Ditempat lain.
lebih tepatnya di istana kekaisaran Tang, saat ini Li Feng membersihkan diri dan menutup mata untuk menyerap energi alam, namun tiba tiba dia membuka mata karena merasa gelisah, entah apa penyebabnya, dia sendiri juga tidak tahu.

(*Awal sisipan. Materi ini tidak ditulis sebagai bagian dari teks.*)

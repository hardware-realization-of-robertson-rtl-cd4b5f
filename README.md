# Robertson's signed multiplier

Robertson's method multiplies two two's-complement numbers with the same
add-and-shift loop used for unsigned numbers, plus two small changes:

* when the partial product is shifted right, its **sign** is shifted in at the
  top, not a 0, so a partial product that went negative stays negative;
* the multiplier's sign bit weighs -2^(N-1), so in the **last** pass the
  multiplicand is **subtracted** instead of added.

This RTL builds the method as a purely combinational N x N-bit multiplier. The
loop is unrolled into a chain of N passes. It is provided at the six widths 4,
6, 8, 12, 16 and 32 bits.

## The working register

Each pass works on one register `m` of 2N+1 bits:

```
  m[2N:N]    partial product P, signed, N+1 bits
  m[N-1:0]   multiplier bits not yet consumed, lowest first in m[0]
```

It starts as N+1 zeros above the multiplier `b`. Each pass looks at `m[0]`,
which is the multiplier bit for that pass. It may change P, then shifts the
whole register right by one place. The shift copies P's new sign bit into
`m[2N]`. After N passes the low 2N bits of `m` hold the product.

P is one bit wider than the N bits the textbook description uses. That extra
bit is a deliberate departure, and it is what makes the design correct. Adding
`a` to an N-bit P can overflow (127 + 127 partial sums for 8 bits, for
example). The bit shifted in is then the wrong sign. A 2N-bit register that
keeps its top bit through the shift gives wrong products for about a third of
all 8 x 8 operand pairs (5377 instead of 16129 for 127 x 127). With N+1 bits,
P + a and P - a always fit: |P| <= 2^(N-1) and |a| <= 2^(N-1) at every pass.

## The passes

| pass          | multiplier bit | action on P              | module                 |
|---------------|----------------|--------------------------|------------------------|
| 0 .. N-2      | `m[0]` = 0     | none                     | `robertson_add_shift`  |
| 0 .. N-2      | `m[0]` = 1     | P <- P + a               | `robertson_add_shift`  |
| N-1 (last)    | `m[0]` = 0     | none                     | `robertson_final_step` |
| N-1 (last)    | `m[0]` = 1     | P <- P - a (`b` negative) | `robertson_final_step` |

Every pass ends with the sign-copying right shift. In the last pass `m[0]` is
always `b[N-1]`. The final step still tests both `b[N-1]` and `m[0]`, which
gives four branches: add, subtract, or shift only under either sign. Two of
these branches cannot happen inside the multiplier. The final step uses one
adder, fed with `a`, `-a` or 0.

Effect of the operand signs:

1. `a >= 0`, `b >= 0`: P never goes negative, so 0s are shifted in. It is the
   unsigned algorithm.
2. `a >= 0`, `b < 0`: P stays non-negative until the last pass, which
   subtracts `a`.
3. `a < 0`, `b >= 0`: 0s are shifted in until the first 1 of `b`. Adding `a`
   then makes P negative, and from then on 1s are shifted in.
4. `a < 0`, `b < 0`: the cases above combine. 1s are shifted in after the first
   add, and the last pass subtracts `a`.

## Modules

| file | what it is |
|------|------------|
| `rtl/robertson_pkg.sv` | the six widths, `wreg_width(N) = 2N+1` |
| `rtl/robertson_add_shift.sv` | one conditional add and sign-copying shift, parameter `N` |
| `rtl/robertson_final_step.sv` | last pass with subtraction, produces `mul`, parameter `N` |
| `rtl/robertson_mult.sv` | `a`, `b` (N bits) in, `mul` (2N bits) out, `N` = 8 by default |
| `rtl/robertson_multipliers.sv` | top: six independent `robertson_mult` at N = 4, 6, 8, 12, 16, 32, ports `a4 b4 mul4` ... `a32 b32 mul32` |

`robertson_mult` has no clock and no reset. Its 4N pins are only operands and
product. The product is valid one combinational delay after the operands
change. That delay runs through N adders of N+1 bits in series, so it grows
linearly with N. A design that needs a clock rate should register the inputs
and the output around it, or pipeline the chain between passes. Either change
is simple, because each pass is its own instance in `robertson_mult`'s
generate loop. Pass 0 always adds to zero, so a synthesis tool that
propagates constants through adders can remove its adder. The instance then
holds N-2 pass adders plus the add/subtract of the last pass.

Other widths: instantiate `robertson_mult #(.N(n))` with any n >= 2 (an
elaboration-time assertion checks this).

## Verification

Each testbench checks itself and prints `TB_RESULT checks=<n> failures=<n>`.

| testbench | what it covers |
|-----------|----------------|
| `tb/tb_robertson_add_shift.sv` | every 8-bit `a` against random reachable registers; reference from integer arithmetic |
| `tb/tb_robertson_final_step.sv` | every 8-bit `a`, both signs of `b`, all four branches counted |
| `tb/tb_robertson_mult.sv` | exhaustive 8 x 8 (default) and 4 x 4; 32 x 32 corner values and 20000 random pairs |
| `tb/tb_robertson_multipliers.sv` | the unmodified top, all six widths at once: corner values crossed, then 40000 random rounds; each of the four sign cases must occur at every width |

The reference in every case is the simulator's own signed multiplication or
integer arithmetic, not the algorithm. For example, to run the top-level test
with Verilator:

```
verilator --binary --timing --assert -Irtl rtl/robertson_pkg.sv \
    tb/tb_robertson_multipliers.sv --top-module tb_robertson_multipliers
./obj_dir/Vtb_robertson_multipliers
```

Any testbench runs the same way. Each finishes in about a second.

## Where this departs from the textbook algorithm

* P carries a guard bit (see above). Without it, some products are wrong.
* The loop is unrolled into combinational logic. It is not a sequential
  machine with a counter. The method's loop counter survives only as the
  generate index.
* The six widths are gathered in one top module with port names that carry a
  width suffix. Each multiplier on its own has ports `a`, `b` and `mul`.
* Synthesis results are not reproduced here. The published FPGA figures (LUTs,
  slices, delays on Spartan-3 and Virtex-5) belong to a particular FPGA tool
  flow.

lalu Li Feng turun dari tempat tidur dan keluar kamar untuk menenangkan dirinya dari rasa gelisah yang dirasakan, setelah keluar dari kamar, Li Feng berencana untuk jalan jalan agar pikiran nya kembali tenang, tapi bukannya tenang, Li Feng semakin gelisah meski sudah berada di luar istana.
hal itu membuat Li Feng semakin heran dan juga bingung, karena jika dia merasa gelisah seperti itu, maka sesuatu buruk akan terjadi, tapi saat ini Li Feng bingung hal buruk apa, apalagi di kekaisaran Ming sudah tidak ada yang mengganggu, itulah yang ada dipikiran Li Feng.
mengabaikan rasa gelisah nya, Li Feng terus berjalan didalam ibukota, dia berjalan tanpa arah, karena tujuannya hanyalah untuk menenangkan hatinya, menjelang sore, Li Feng berada di alun alun kota dan ingin kembali ke istana, tapi sebuah suara menghentikannya.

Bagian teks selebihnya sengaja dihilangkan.